Top of Supplied information

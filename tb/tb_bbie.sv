// tb_bbie: self-checking test of the BBOX intersection evaluator.
// Random rays and boxes are tested; the expected hit is computed with real
// arithmetic from the ray direction itself (t = (b - o) / d), independent of
// the fixed-point reciprocal. Cases within a small margin of grazing the box
// are not counted. A few hand-made cases (box behind the origin, ray along an
// axis) are checked too, as is the one-clock latency.
module tb_bbie;
  import prt_pkg::*;
  logic clk = 0, rst_n = 0;
  always #5 clk = ~clk;

  logic in_valid, out_valid, hit;
  vec3_t org, bmin, bmax;
  logic signed [31:0] inv [3];
  logic signed [63:0] tmin, tmax;
  int checks = 0, failures = 0, hits = 0;

  bbie dut (.*);

  initial begin
    #1000000;
    failures++;
    $display("TB_RESULT checks=%0d failures=%0d", checks, failures);
    $finish;
  end

  function automatic logic signed [31:0] recip(input int d);
    if (d == 0) return 32'sh7FFF_FFFF;
    return (d > 0) ? 32'((64'd1 << FRAC) / longint'(d)) : -32'((64'd1 << FRAC) / longint'(-d));
  endfunction

  task automatic one(input int o[3], input int d[3], input int lo[3], input int hi[3],
                     input logic force_chk, input logic exp_force);
    real tn, tf, t1, t2, margin;
    logic exp;
    tn = -1.0e30; tf = 1.0e30; margin = 1.0e30;
    for (int k = 0; k < 3; k++) begin
      if (d[k] == 0) begin
        if (o[k] < lo[k] || o[k] > hi[k]) tf = -1.0e30;
      end else begin
        t1 = real'(lo[k] - o[k]) / real'(d[k]);
        t2 = real'(hi[k] - o[k]) / real'(d[k]);
        if (t1 > t2) begin real tt = t1; t1 = t2; t2 = tt; end
        if (t1 > tn) tn = t1;
        if (t2 < tf) tf = t2;
      end
    end
    exp = (tf >= tn) && (tf >= 0.0);
    margin = (tf - tn < 0 ? tn - tf : tf - tn);
    if (tf < 0 && -tf < margin) margin = -tf;
    if (tf >= 0 && tf < margin) margin = tf;
    @(negedge clk);
    org.x = coord_t'(o[0]); org.y = coord_t'(o[1]); org.z = coord_t'(o[2]);
    bmin.x = coord_t'(lo[0]); bmin.y = coord_t'(lo[1]); bmin.z = coord_t'(lo[2]);
    bmax.x = coord_t'(hi[0]); bmax.y = coord_t'(hi[1]); bmax.z = coord_t'(hi[2]);
    for (int k = 0; k < 3; k++) inv[k] = recip(d[k]);
    in_valid = 1;
    @(posedge clk); #1;
    in_valid = 0;
    checks++;
    if (!out_valid) failures++;
    if (force_chk) begin
      checks++;
      if (hit !== exp_force) begin failures++; $display("fixed case hit=%0b exp=%0b", hit, exp_force); end
    end else if (margin > 0.05) begin
      checks++;
      if (hit) hits++;
      if (hit !== exp) begin failures++; $display("rand case hit=%0b exp=%0b tn=%f tf=%f dut %0d %0d o=%p d=%p lo=%p hi=%p", hit, exp, tn, tf, tmin, tmax, o, d, lo, hi); end
    end
    @(posedge clk); #1;
    checks++;
    if (out_valid) failures++;
  endtask

  initial begin
    int o[3], d[3], lo[3], hi[3];
    in_valid = 0; org = '0; bmin = '0; bmax = '0;
    for (int k = 0; k < 3; k++) inv[k] = 0;
    repeat (2) @(negedge clk); rst_n = 1;
    // straight on
    one('{0,0,0}, '{0,0,10}, '{-5,-5,50}, '{5,5,60}, 1, 1);
    // box behind the origin
    one('{0,0,100}, '{0,0,10}, '{-5,-5,50}, '{5,5,60}, 1, 0);
    // origin inside the box
    one('{0,0,55}, '{1,2,3}, '{-5,-5,50}, '{5,5,60}, 1, 1);
    // miss sideways
    one('{20,0,0}, '{0,0,10}, '{-5,-5,50}, '{5,5,60}, 1, 0);
    for (int i = 0; i < 2000; i++) begin
      for (int k = 0; k < 3; k++) begin
        o[k]  = int'($urandom_range(0, 400)) - 200;
        d[k]  = int'($urandom_range(0, 400)) - 200;
        lo[k] = int'($urandom_range(0, 400)) - 200;
        hi[k] = lo[k] + int'($urandom_range(1, 150));
      end
      one(o, d, lo, hi, 0, 0);
    end
    checks++;
    if (hits < 20) begin failures++; $display("too few hits %0d", hits); end
    $display("TB_RESULT checks=%0d failures=%0d", checks, failures);
    $finish;
  end
endmodule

Bottom of Supplied information

*Task directions*. Please transcribe the records in full, keeping every word as it is.

*Result of this exercise*.
filename tb/tb_bbie.sv
// tb_bbie: self-checking test of the BBOX intersection evaluator.
// Random rays and boxes are tested; the expected hit is computed with real
// arithmetic from the ray direction itself (t = (b - o) / d), independent of
// the fixed-point reciprocal. Cases within a small margin of grazing the box
// are not counted. A few hand-made cases (box behind the origin, ray along an
// axis) are checked too, as is the one-clock latency.
module tb_bbie;
  import prt_pkg::*;
  logic clk = 0, rst_n = 0;
  always #5 clk = ~clk;

  logic in_valid, out_valid, hit;
  vec3_t org, bmin, bmax;
  logic signed [31:0] inv [3];
  logic signed [63:0] tmin, tmax;
  int checks = 0, failures = 0, hits = 0;

  bbie dut (.*);

  initial begin
    #1000000;
    failures++;
    $display("TB_RESULT checks=%0d failures=%0d", checks, failures);
    $finish;
  end

  function automatic logic signed [31:0] recip(input int d);
    if (d == 0) return 32'sh7FFF_FFFF;
    return (d > 0) ? 32'((64'd1 << FRAC) / longint'(d)) : -32'((64'd1 << FRAC) / longint'(-d));
  endfunction

  task automatic one(input int o[3], input int d[3], input int lo[3], input int hi[3],
                     input logic force_chk, input logic exp_force);
    real tn, tf, t1, t2, margin;
    logic exp;
    tn = -1.0e30; tf = 1.0e30; margin = 1.0e30;
    for (int k = 0; k < 3; k++) begin
      if (d[k] == 0) begin
        if (o[k] < lo[k] || o[k] > hi[k]) tf = -1.0e30;
      end else begin
        t1 = real'(lo[k] - o[k]) / real'(d[k]);
        t2 = real'(hi[k] - o[k]) / real'(d[k]);
        if (t1 > t2) begin real tt = t1; t1 = t2; t2 = tt; end
        if (t1 > tn) tn = t1;
        if (t2 < tf) tf = t2;
      end
    end
    exp = (tf >= tn) && (tf >= 0.0);
    margin = (tf - tn < 0 ? tn - tf : tf - tn);
    if (tf < 0 && -tf < margin) margin = -tf;
    if (tf >= 0 && tf < margin) margin = tf;
    @(negedge clk);
    org.x = coord_t'(o[0]); org.y = coord_t'(o[1]); org.z = coord_t'(o[2]);
    bmin.x = coord_t'(lo[0]); bmin.y = coord_t'(lo[1]); bmin.z = coord_t'(lo[2]);
    bmax.x = coord_t'(hi[0]); bmax.y = coord_t'(hi[1]); bmax.z = coord_t'(hi[2]);
    for (int k = 0; k < 3; k++) inv[k] = recip(d[k]);
    in_valid = 1;
    @(posedge clk); #1;
    in_valid = 0;
    checks++;
    if (!out_valid) failures++;
    if (force_chk) begin
      checks++;
      if (hit !== exp_force) begin failures++; $display("fixed case hit=%0b exp=%0b", hit, exp_force); end
    end else if (margin > 0.05) begin
      checks++;
      if (hit) hits++;
      if (hit !== exp) begin failures++; $display("rand case hit=%0b exp=%0b tn=%f tf=%f dut %0d %0d o=%p d=%p lo=%p hi=%p", hit, exp, tn, tf, tmin, tmax, o, d, lo, hi); end
    end
    @(posedge clk); #1;
    checks++;
    if (out_valid) failures++;
  endtask

  initial begin
    int o[3], d[3], lo[3], hi[3];
    in_valid = 0; org = '0; bmin = '0; bmax = '0;
    for (int k = 0; k < 3; k++) inv[k] = 0;
    repeat (2) @(negedge clk); rst_n = 1;
    // straight on
    one('{0,0,0}, '{0,0,10}, '{-5,-5,50}, '{5,5,60}, 1, 1);
    // box behind the origin
    one('{0,0,100}, '{0,0,10}, '{-5,-5,50}, '{5,5,60}, 1, 0);
    // origin inside the box
    one('{0,0,55}, '{1,2,3}, '{-5,-5,50}, '{5,5,60}, 1, 1);
    // miss sideways
    one('{20,0,0}, '{0,0,10}, '{-5,-5,50}, '{5,5,60}, 1, 0);
    for (int i = 0; i < 2000; i++) begin
      for (int k = 0; k < 3; k++) begin
        o[k]  = int'($urandom_range(0, 400)) - 200;
        d[k]  = int'($urandom_range(0, 400)) - 200;
        lo[k] = int'($urandom_range(0, 400)) - 200;
        hi[k] = lo[k] + int'($urandom_range(1, 150));
      end
      one(o, d, lo, hi, 0, 0);
    end
    checks++;
    if (hits < 20) begin failures++; $display("too few hits %0d", hits); end
    $display("TB_RESULT checks=%0d failures=%0d", checks, failures);
    $finish;
  end
endmodule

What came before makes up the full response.